*** Dataset content Section Begins ***
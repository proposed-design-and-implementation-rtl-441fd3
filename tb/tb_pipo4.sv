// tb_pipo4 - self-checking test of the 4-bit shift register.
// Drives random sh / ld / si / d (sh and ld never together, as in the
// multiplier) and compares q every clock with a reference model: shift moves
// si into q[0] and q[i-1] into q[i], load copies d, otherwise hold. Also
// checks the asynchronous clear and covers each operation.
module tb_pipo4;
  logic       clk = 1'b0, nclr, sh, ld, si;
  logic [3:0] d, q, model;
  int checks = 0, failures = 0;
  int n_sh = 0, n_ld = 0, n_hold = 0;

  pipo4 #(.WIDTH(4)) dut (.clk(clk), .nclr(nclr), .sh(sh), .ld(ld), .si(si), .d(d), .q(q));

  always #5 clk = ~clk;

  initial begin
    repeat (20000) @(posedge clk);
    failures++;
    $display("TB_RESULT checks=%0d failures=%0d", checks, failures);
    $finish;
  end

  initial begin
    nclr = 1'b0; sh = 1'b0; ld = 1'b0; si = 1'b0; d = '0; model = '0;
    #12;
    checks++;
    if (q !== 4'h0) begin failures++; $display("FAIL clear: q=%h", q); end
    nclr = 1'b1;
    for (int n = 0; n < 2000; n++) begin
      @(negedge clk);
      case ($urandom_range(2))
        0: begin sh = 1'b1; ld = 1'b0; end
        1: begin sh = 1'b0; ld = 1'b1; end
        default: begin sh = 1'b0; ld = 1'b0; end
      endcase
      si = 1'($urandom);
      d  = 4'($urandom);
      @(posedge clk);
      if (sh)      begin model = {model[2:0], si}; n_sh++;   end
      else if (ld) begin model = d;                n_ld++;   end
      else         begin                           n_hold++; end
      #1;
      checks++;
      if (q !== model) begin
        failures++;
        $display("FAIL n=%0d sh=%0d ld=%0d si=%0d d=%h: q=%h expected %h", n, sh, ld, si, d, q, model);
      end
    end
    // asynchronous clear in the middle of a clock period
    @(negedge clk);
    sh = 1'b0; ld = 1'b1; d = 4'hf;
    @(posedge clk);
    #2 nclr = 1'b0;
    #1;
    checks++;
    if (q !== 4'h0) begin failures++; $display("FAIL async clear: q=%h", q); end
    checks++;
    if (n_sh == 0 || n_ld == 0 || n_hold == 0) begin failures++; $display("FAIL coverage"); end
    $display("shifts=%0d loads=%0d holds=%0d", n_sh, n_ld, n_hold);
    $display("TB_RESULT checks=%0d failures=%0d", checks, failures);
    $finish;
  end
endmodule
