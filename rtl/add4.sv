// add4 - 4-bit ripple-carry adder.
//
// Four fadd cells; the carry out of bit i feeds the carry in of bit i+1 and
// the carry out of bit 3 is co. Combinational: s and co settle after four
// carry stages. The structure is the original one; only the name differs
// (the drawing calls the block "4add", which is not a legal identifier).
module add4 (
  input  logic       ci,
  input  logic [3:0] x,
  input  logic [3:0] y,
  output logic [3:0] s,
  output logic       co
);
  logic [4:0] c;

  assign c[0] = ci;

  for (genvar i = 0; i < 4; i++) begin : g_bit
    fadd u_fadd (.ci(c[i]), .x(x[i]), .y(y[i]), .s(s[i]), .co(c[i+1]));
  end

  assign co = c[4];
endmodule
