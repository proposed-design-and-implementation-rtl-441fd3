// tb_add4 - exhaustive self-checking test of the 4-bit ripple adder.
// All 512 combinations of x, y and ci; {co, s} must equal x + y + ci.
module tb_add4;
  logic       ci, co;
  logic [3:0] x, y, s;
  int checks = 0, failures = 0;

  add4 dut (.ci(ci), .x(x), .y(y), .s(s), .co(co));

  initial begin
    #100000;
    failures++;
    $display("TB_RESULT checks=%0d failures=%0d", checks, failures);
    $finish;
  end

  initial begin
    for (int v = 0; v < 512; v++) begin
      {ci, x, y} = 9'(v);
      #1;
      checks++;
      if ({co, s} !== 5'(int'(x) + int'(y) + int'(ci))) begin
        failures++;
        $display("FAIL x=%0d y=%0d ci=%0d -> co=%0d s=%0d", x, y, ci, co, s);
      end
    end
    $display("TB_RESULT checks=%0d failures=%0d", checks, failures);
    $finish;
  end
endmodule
*** Dataset content Section Ends ***
*** Dataset content Section Begins ***
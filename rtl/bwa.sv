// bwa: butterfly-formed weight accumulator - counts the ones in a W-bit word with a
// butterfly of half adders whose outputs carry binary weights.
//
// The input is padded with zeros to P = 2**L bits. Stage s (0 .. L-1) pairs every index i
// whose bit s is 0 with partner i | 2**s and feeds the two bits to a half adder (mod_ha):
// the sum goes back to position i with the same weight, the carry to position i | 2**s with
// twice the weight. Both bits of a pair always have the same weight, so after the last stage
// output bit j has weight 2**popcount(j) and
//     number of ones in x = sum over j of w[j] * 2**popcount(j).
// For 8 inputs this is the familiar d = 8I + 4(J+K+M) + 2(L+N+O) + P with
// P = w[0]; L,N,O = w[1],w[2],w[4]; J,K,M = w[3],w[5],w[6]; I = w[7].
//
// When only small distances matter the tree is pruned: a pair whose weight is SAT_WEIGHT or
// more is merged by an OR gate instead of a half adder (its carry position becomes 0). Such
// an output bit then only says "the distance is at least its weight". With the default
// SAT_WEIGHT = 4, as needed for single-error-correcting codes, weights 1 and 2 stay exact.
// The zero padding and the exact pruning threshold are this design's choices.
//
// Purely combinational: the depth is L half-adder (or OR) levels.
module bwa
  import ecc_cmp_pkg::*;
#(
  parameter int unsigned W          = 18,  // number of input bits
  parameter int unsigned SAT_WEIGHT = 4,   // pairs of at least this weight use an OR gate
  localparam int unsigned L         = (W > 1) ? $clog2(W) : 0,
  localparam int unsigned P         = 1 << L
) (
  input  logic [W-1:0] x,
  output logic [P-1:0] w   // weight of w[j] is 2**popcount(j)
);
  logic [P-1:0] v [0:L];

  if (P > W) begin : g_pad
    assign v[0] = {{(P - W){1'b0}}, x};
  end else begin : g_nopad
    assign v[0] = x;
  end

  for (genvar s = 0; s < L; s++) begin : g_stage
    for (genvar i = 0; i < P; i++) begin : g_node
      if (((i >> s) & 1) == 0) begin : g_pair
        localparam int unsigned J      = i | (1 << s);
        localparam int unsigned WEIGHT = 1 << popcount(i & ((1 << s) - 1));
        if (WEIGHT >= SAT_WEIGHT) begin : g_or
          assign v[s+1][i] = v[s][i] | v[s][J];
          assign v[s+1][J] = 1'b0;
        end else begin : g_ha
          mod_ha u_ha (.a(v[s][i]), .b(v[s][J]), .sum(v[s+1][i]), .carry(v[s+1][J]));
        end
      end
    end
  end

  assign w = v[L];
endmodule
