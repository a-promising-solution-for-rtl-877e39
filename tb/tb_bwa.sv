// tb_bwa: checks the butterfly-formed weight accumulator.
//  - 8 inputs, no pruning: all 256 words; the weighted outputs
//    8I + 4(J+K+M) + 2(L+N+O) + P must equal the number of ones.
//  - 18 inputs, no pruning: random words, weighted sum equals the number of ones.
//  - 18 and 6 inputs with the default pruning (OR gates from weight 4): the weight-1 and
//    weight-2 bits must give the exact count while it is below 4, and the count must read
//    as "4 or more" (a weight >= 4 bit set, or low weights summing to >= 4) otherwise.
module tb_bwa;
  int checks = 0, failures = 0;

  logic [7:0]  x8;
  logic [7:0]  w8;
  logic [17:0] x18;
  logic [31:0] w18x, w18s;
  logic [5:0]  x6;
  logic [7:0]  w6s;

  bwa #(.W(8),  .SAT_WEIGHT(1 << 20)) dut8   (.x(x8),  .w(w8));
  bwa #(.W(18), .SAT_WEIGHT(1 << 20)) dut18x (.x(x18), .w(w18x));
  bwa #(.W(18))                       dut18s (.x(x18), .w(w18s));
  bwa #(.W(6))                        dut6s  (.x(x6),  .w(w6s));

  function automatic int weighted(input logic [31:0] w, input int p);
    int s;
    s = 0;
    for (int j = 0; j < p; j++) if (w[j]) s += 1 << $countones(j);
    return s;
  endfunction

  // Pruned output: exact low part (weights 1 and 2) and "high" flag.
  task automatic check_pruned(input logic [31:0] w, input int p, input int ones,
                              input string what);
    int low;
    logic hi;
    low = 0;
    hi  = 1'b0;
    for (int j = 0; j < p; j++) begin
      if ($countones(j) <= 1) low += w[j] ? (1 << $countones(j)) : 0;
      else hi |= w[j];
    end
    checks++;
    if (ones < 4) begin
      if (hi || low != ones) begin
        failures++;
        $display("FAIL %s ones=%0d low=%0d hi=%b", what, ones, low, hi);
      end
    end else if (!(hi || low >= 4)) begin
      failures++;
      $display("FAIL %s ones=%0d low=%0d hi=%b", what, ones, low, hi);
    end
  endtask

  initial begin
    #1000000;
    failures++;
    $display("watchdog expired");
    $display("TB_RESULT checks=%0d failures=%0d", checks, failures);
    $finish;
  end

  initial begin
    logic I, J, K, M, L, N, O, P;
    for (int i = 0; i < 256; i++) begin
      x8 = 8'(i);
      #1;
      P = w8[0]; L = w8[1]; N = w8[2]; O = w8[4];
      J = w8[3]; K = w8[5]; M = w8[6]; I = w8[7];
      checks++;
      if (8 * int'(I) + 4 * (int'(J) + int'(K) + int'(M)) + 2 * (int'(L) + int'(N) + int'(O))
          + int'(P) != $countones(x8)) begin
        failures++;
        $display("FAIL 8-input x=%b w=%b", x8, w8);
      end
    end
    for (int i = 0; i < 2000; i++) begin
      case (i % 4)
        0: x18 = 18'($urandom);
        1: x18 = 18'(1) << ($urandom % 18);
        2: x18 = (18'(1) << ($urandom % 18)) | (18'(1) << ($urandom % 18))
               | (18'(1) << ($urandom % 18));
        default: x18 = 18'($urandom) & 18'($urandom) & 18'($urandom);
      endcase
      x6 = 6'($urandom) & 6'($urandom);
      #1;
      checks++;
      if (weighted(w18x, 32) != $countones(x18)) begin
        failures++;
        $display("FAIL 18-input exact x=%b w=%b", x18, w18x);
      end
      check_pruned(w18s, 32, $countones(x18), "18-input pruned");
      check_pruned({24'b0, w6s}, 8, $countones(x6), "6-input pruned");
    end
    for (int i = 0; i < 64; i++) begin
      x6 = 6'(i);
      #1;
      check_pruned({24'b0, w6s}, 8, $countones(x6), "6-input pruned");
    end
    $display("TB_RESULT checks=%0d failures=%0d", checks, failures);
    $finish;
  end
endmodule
*** Dataset content Section Ends ***
# Task goal
Please reproduce, exactly as they appear above, the lines from the line containing "for (int n = 0; n < 2000; n++) begin" up to and including the line containing "a clock period".

# Answer area
    for (int n = 0; n < 2000; n++) begin
      @(negedge clk);
      case ($urandom_range(2))
        0: begin sh = 1'b1; ld = 1'b0; end
        1: begin sh = 1'b0; ld = 1'b1; end
        default: begin sh = 1'b0; ld = 1'b0; end
      endcase
      si = 1'($urandom);
      d  = 4'($urandom);
      @(posedge clk);
      if (sh)      begin model = {model[2:0], si}; n_sh++;   end
      else if (ld) begin model = d;                n_ld++;   end
      else         begin                           n_hold++; end
      #1;
      checks++;
      if (q !== model) begin
        failures++;
        $display("FAIL n=%0d sh=%0d ld=%0d si=%0d d=%h: q=%h expected %h", n, sh, ld, si, d, q, model);
      end
    end
    // asynchronous clear in the middle of a clock period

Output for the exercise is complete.